Dazzle (31-01-2015), Dougie (27-01-2015), lizann (28-01-2015)

----------


## xx_Dan_xx

> it wasn't there could mean lucy wasn't killed at the common where her body was found


That is already established in the soap. Cant remember when but I'm pretty sure they know that already.

----------

Dazzle (31-01-2015)

----------


## xx_Dan_xx

.

----------


## parkerman

> That is already established in the soap. Cant remember when but I'm pretty sure they know that already.


 Yes. I agree. I thought that was already known.

----------


## xx_Dan_xx

Lauren is the only one in the new trailer that isn't haunted. Is this a good or bad thing? At the moment it seems far-fetched that she'll be responsible. Or... is she looking to get rid of the evidence that helped Emma find out it was her?

----------


## Kim

I watched from 17th April until 2nd May recently and it was in there. The police said there was no dispersion of blood on the common so she couldn't have died there.

With the music clue and Lucy being shown above the house in the latest trailer, I think she died at home.

----------

Dazzle (31-01-2015), lizann (28-01-2015)

----------


## Kim

> Lauren is the only one in the new trailer that isn't haunted. Is this a good or bad thing? At the moment it seems far-fetched that she'll be responsible. Or... is she looking to get rid of the evidence that helped Emma find out it was her?


I think Lauren would be a lot higher up in terms of suspicion if no one knew that Jacqueline Jossa was pregnant. Shame they didn't keep it under the radar like Emmerdale have done with Emma Atkins.

----------


## vcdg84

After watching the video it looks like the only people being haunted individually are the beales, max, abi and Denise the rest then start to join when the gate bangs. Does that mean the suspect list has been narrowed again?

----------

Dazzle (31-01-2015)

----------


## Kim

> After watching the video it looks like the only people being haunted individually are the beales, max, abi and Denise the rest then start to join when the gate bangs. Does that mean the suspect list has been narrowed again?


Perhaps. I never took Pam, Les, Lee or Ben seriously as suspects anyway. Ben has form for manslaughter and is related to the Beales, but I don't think they'd have him kill again when they've just brought him back. There would be no sympathy for him then.

----------

Dazzle (31-01-2015)

----------


## sarah c

> Perhaps. I never took Pam, Les, Lee or Ben seriously as suspects anyway. Ben has form for manslaughter and is related to the Beales, but I don't think they'd have him kill again when they've just brought him back. There would be no sympathy for him then.

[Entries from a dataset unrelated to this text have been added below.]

// tb_guitar_top: end-to-end test of the whole game hardware at its default
// sizes (50 MHz clock: 0.1 s input dead time, 10 ms timer, 8 kHz sample
// requests). The testbench plays the processor, the flash chip, the
// guitar buttons, the audio codec and the monitor:
//   * the processor polls the three interrupts and serves them the way
//     the game software does: a music request is served by reading a
//     song byte from flash and writing it to the music controller; a
//     timer tick is cleared, a beat time is read from the beat ROM, a note
//     and the score-ball count are written to the VGA cells and the score
//     to the seven-segment displays; a key interrupt is read and cleared;
//   * the flash answers reads two cycles later with a word made from its
//     address;
//   * the buttons get a glitch, a bouncing press, a press inside the dead
//     time that follows a served key, and a press after it;
//   * the codec side rebuilds each serial word, the monitor side checks a
//     few pixels of a frame drawn after the cells were written.
// Each mechanism is counted; one that never happens is a failure.
module tb_guitar_top;
  logic clk = 0, rst_n = 0;
  logic [22:0] avm_address = '0;
  logic avm_read = 0, avm_write = 0;
  logic [15:0] avm_writedata = '0, avm_readdata;
  logic avm_readdatavalid, irq_input, irq_music, irq_timer;
  logic fl_read, fl_write, fl_rst_n;
  logic [21:0] fl_address;
  logic [15:0] fl_writedata, fl_readdata;
  logic fl_readdatavalid;
  logic [4:0] gpio_keys = '1;
  logic [3:0][6:0] hex;
  logic aud_adclrck, aud_adcdat = 0, aud_daclrck, aud_dacdat, aud_bclk, aud_xck;
  logic vga_clk, vga_hs, vga_vs, vga_blank_n, vga_sync_n;
  logic [9:0] vga_r, vga_g, vga_b;

  guitar_top dut (.*);
  always #10 clk = !clk;   // 50 MHz

  int checks = 0, failures = 0, errors_shown = 0;
  longint cyc = 0;
  always @(posedge clk) cyc++;

  task automatic fail(string msg);
    failures++;
    if (errors_shown++ < 30) $display("FAIL at cycle %0d: %s", cyc, msg);
  endtask

  // ------------------------------------------------------------ counters
  int n_power_on = 0, n_glitch_rejected = 0, n_key_irq = 0, n_key_code = 0;
  int n_dead_time = 0, n_music_req = 0, n_audio_word = 0, n_timer_tick = 0;
  int n_timer_period = 0, n_beat_read = 0, n_flash_read = 0, n_hex = 0;
  int n_sprite_px = 0, n_ball_px = 0, n_bar_px = 0, n_string_px = 0, n_black_px = 0;
  int n_cell_read = 0;

  // ------------------------------------------------------------ flash
  function automatic logic [15:0] flash_word(logic [21:0] a);
    return 16'(a * 37 + 11);
  endfunction
  logic [2:0] fl_pipe = '0;
  logic [21:0] fl_addr_q [3];
  always @(posedge clk) begin
    fl_pipe <= {fl_pipe[1:0], fl_read};
    fl_addr_q[0] <= fl_address;
    fl_addr_q[1] <= fl_addr_q[0];
    fl_addr_q[2] <= fl_addr_q[1];
  end
  assign fl_readdatavalid = fl_pipe[2];
  assign fl_readdata = fl_pipe[2] ? flash_word(fl_addr_q[2]) : 16'h0000;

  // ------------------------------------------------------------ bus
  task automatic bus_write(int a, logic [15:0] d);
    @(negedge clk); avm_address = 23'(a); avm_write = 1; avm_writedata = d;
    @(negedge clk); avm_write = 0;
  endtask

  task automatic bus_read(int a, output logic [15:0] d);
    int n = 0;
    @(negedge clk); avm_address = 23'(a); avm_read = 1;
    @(negedge clk); avm_read = 0;
    while (!avm_readdatavalid && n < 20) begin @(negedge clk); n++; end
    checks++;
    if (!avm_readdatavalid) fail($sformatf("no read data from %h", a));
    d = avm_readdata;
  endtask

  // ------------------------------------------------------------ displays
  localparam logic [6:0] SEG [16] = '{7'h40, 7'h79, 7'h24, 7'h30, 7'h19, 7'h12,
      7'h02, 7'h78, 7'h00, 7'h10, 7'h08, 7'h03, 7'h46, 7'h21, 7'h06, 7'h0E};

  // ------------------------------------------------------------ codec
  logic [7:0] last_samples [2] = '{8'h00, 8'h00};
  int samples_sent = 0;
  logic bclk_q = 0, lrck_q = 0;
  logic [15:0] word = '0;
  int nbits = 0;
  always @(posedge clk) begin
    bclk_q <= aud_bclk;
    lrck_q <= aud_daclrck;
    if (aud_bclk && !bclk_q && nbits < 16) begin word = {word[14:0], aud_dacdat}; nbits++; end
    if (aud_daclrck != lrck_q) begin
      if (samples_sent >= 2) begin
        checks++;
        if (nbits != 16 || word[7:0] !== 8'h00 ||
            (word[15:8] !== last_samples[0] && word[15:8] !== last_samples[1]))
          fail($sformatf("codec word %h, samples %h %h", word, last_samples[0], last_samples[1]));
        else n_audio_word++;
      end
      nbits = 0;
    end
  end

  // ------------------------------------------------------------ monitor
  // Pixels are counted from the falling sync edges; active video starts
  // 144 pixels into a line and 35 lines into a frame.
  bit cells_ready = 0, frame_checked = 0;
  int frame_state = 0;  // 0 waiting, 1 checking the frame after cells_ready
  logic hs_q = 1, vs_q = 1;
  int p = 0, line = 0;
  localparam int NOTE_COL = 3, NOTE_Y = 240;   // red note on the second string
  always @(posedge vga_clk) if (fl_rst_n) begin
    if (!vga_hs && hs_q) begin p = 0; line++; end
    if (!vga_vs && vs_q) begin
      line = 0;
      if (frame_state == 1) begin frame_state = 2; frame_checked = 1; end
      if (frame_state == 0 && cells_ready) frame_state = 1;
    end
    if (frame_state == 1) begin
      automatic int x = p - 144, y = line - 35;
      automatic logic [29:0] got = {vga_r, vga_g, vga_b};
      if (x == 206 && y == NOTE_Y) begin
        checks++;
        if (got !== {10'h370, 10'h000, 10'h000}) fail($sformatf("note centre %h", got)); else n_sprite_px++;
      end
      if (x == 540 && y == 40) begin     // second score ball (two are shown)
        checks++;
        if (got !== {10'h280, 10'h100, 10'h3fc}) fail($sformatf("ball %h", got)); else n_ball_px++;
      end
      if (x == 572 && y == 40) begin     // third ball: not shown
        checks++;
        if (got !== '0) fail($sformatf("hidden ball %h", got)); else n_black_px++;
      end
      if (x == 300 && y == 390) begin
        checks++;
        if (got !== {10'h000, 10'h0ff, 10'h0ff}) fail($sformatf("bar %h", got)); else n_bar_px++;
      end
      if (x == 356 && y == 200) begin
        checks++;
        if (got !== '1) fail($sformatf("string %h", got)); else n_string_px++;
      end
    end
    hs_q = vga_hs;
    vs_q = vga_vs;
    p++;
  end

  // ------------------------------------------------------------ buttons
  int served = 0;   // key interrupts the processor has served
  int expected_key = -1;
  longint served_at = 0;

  task automatic bouncy_press(int k, int hold_cycles);
    for (int i = 0; i < 8; i++) begin
      gpio_keys[k] = i[0];
      repeat (1000 + $urandom % 3000) @(negedge clk);
    end
    gpio_keys[k] = 0;
    repeat (hold_cycles) @(negedge clk);
    for (int i = 0; i < 6; i++) begin
      gpio_keys[k] = !i[0];
      repeat (1000 + $urandom % 3000) @(negedge clk);
    end
    gpio_keys[k] = 1;
  endtask

  bit keys_done = 0;
  initial begin
    wait (fl_rst_n);
    repeat (100_000) @(negedge clk);
    // glitch: 20 us low, far shorter than 8 debounce samples
    gpio_keys[1] = 0; repeat (1000) @(negedge clk); gpio_keys[1] = 1;
    repeat (900_000) @(negedge clk);
    checks++;
    if (irq_input) fail("glitch raised a key interrupt"); else n_glitch_rejected++;
    // a real press of key 2
    expected_key = 2;
    bouncy_press(2, 600_000);
    wait (served == 1);
    // a press inside the 0.1 s dead time is ignored
    repeat (200_000) @(negedge clk);
    expected_key = -1;
    bouncy_press(0, 500_000);
    repeat (100_000) @(negedge clk);
    checks++;
    if (irq_input) fail("key press in the dead time was reported"); else n_dead_time++;
    // once the dead time is over a press is reported again
    wait (cyc > served_at + 5_100_000);
    expected_key = 4;
    bouncy_press(4, 600_000);
    wait (served == 2);
    keys_done = 1;
  end

  // ------------------------------------------------------------ processor
  logic [15:0] beat_times [3] = '{16'h00b4, 16'h00c8, 16'h00f0};

  initial begin
    logic [15:0] d;
    longint last_tick = 0;
    int beat_idx = 0, score = 0;
    repeat (5) @(negedge clk);
    rst_n = 1;
    // power-on reset holds the system for 2^16 cycles
    repeat (60_000) @(negedge clk);
    checks++;
    if (fl_rst_n) fail("reset released too early");
    wait (fl_rst_n);
    checks++;
    if (cyc < 65_536 || cyc > 65_600) fail($sformatf("reset released at cycle %0d", cyc)); else n_power_on++;
    // start the 10 ms timer: continuous with interrupt
    bus_write('h1402, 16'h0007);
    forever begin
      @(negedge clk);
      if (irq_music) begin
        logic [21:0] fa;
        n_music_req++;
        fa = 22'(2 * samples_sent);
        bus_read('h400000 + int'(fa), d);
        checks++;
        if (d !== flash_word(fa)) fail($sformatf("flash read %h expected %h", d, flash_word(fa)));
        else n_flash_read++;
        bus_write('h1300, {8'h00, d[7:0]});
        last_samples[1] = last_samples[0];
        last_samples[0] = d[7:0];
        samples_sent++;
        checks++;
        if (irq_music) fail("music interrupt not cleared");
      end else if (irq_timer) begin
        if (last_tick != 0) begin
          checks++;
          // the processor may see the tick a few cycles late
          if (cyc - last_tick < 499_990 || cyc - last_tick > 500_060)
            fail($sformatf("timer period %0d", cyc - last_tick));
          else n_timer_period++;
        end
        last_tick = cyc;
        n_timer_tick++;
        bus_write('h1400, 16'h0000);
        checks++;
        if (irq_timer) fail("timer interrupt not cleared");
        if (beat_idx < 3) begin
          bus_read(2 * beat_idx, d);
          checks++;
          if (d !== beat_times[beat_idx]) fail($sformatf("beat %0d = %h", beat_idx, d)); else n_beat_read++;
          beat_idx++;
        end
        score = score * 7 + 3;
        bus_write('h1200, 16'(score));
        for (int k = 0; k < 4; k++) begin
          checks++;
          if (hex[k] !== SEG[4'(16'(score) >> (4 * k))]) fail($sformatf("hex %0d", k)); else n_hex++;
        end
        if (!cells_ready) begin
          bus_write('h1000, 16'd2);                                           // two balls
          bus_write('h1002, 16'((1 << 13) | (NOTE_Y << 3) | NOTE_COL));       // one note
          bus_read('h1002, d);
          checks++;
          if (d !== 16'((1 << 13) | (NOTE_Y << 3) | NOTE_COL)) fail("cell read-back"); else n_cell_read++;
          cells_ready = 1;
        end
      end else if (irq_input) begin
        bus_read('h1100, d);
        n_key_irq++;
        checks++;
        if (expected_key < 0 || d !== 16'(1 << expected_key)) fail($sformatf("key code %h", d));
        else n_key_code++;
        bus_write('h1100, 16'h0000);
        served_at = cyc;
        served++;
      end
      if (keys_done && frame_checked && n_timer_period >= 3) break;
    end

    // every mechanism must have happened
    check_count("power-on reset release", n_power_on);
    check_count("key glitch rejected by the debouncer", n_glitch_rejected);
    check_count("key interrupt", n_key_irq);
    check_count("key code read", n_key_code);
    check_count("press ignored in dead time", n_dead_time);
    check_count("music sample request", n_music_req);
    check_count("flash read through the bridge", n_flash_read);
    check_count("audio word sent to the codec", n_audio_word);
    check_count("timer tick", n_timer_tick);
    check_count("timer period", n_timer_period);
    check_count("beat read", n_beat_read);
    check_count("score on displays", n_hex);
    check_count("cell read-back", n_cell_read);
    check_count("note sprite pixel", n_sprite_px);
    check_count("score ball pixel", n_ball_px);
    check_count("hidden ball", n_black_px);
    check_count("hit bar pixel", n_bar_px);
    check_count("string pixel", n_string_px);
    $display("TB_RESULT checks=%0d failures=%0d", checks, failures);
    $finish;
  end

  task automatic check_count(string what, int n);
    checks++;
    $display("  %-40s %0d", what, n);
    if (n == 0) fail($sformatf("%s never happened", what));
  endtask

  initial begin
    repeat (12_000_000) @(posedge clk);
    failures++;
    $display("watchdog: keys_done=%0d frame_checked=%0d ticks=%0d", keys_done, frame_checked, n_timer_tick);
    $display("TB_RESULT checks=%0d failures=%0d", checks, failures);
    $finish;
  end
endmodule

but we are still assuming that the killer gets caught? what if the killer is revealed to us - but not to the Albert Square residents?

----------

maidmarian (28-01-2015)

----------


## Kim

> but we are still assuming that the killer gets caught? what if the killer is revealed to us - but not to the Albert Square residents?


I was meaning viewer sympathy. Ben was pretty hated by the audience when he left I think, so why waste the improvement that there's been on another murder? He's an important character in the history of the show so they should be staying away from writing him into another corner. He's more important to the show than Louise, as Kathy was also a major character. Lisa, like Laura Beale, seems to have been forgotten.

----------

Dazzle (31-01-2015)

----------


## parkerman

> but we are still assuming that the killer gets caught? what if the killer is revealed to us - but not to the Albert Square residents?


 That would mean the speculation would go on for ever. If the killer isn't revealed, the Beales will have no peace and the ongoing investigation will keep recurring, even when we, the viewers, know the answer. I can't see that happening, it would quickly get very boring. 

On the other hand, of course, to counter that, it may be that after the killer is revealed to the viewers, the investigation won't be mentioned again even though as far as the residents go the killer hasn't been found which would just be totally unrealistic.

----------

maidmarian (28-01-2015), sarah c (29-01-2015)

----------


## lizann

the very 1st episode is connected or has a clue to lucy's death twitter talk

----------


## tammyy2j

> the very 1st episode is connected or has a clue to lucy's death twitter talk


Nick killed Reg in that episode, is Nick a killer again?

----------


## lizann

lucy's killer isn't going prison if twitter chatter is true some suggesting dean goes down for it framed by lee

----------


## Perdita

EastEnders have released a new teaser image as the 'Who killed Lucy Beale' storyline nears its long-awaited conclusion.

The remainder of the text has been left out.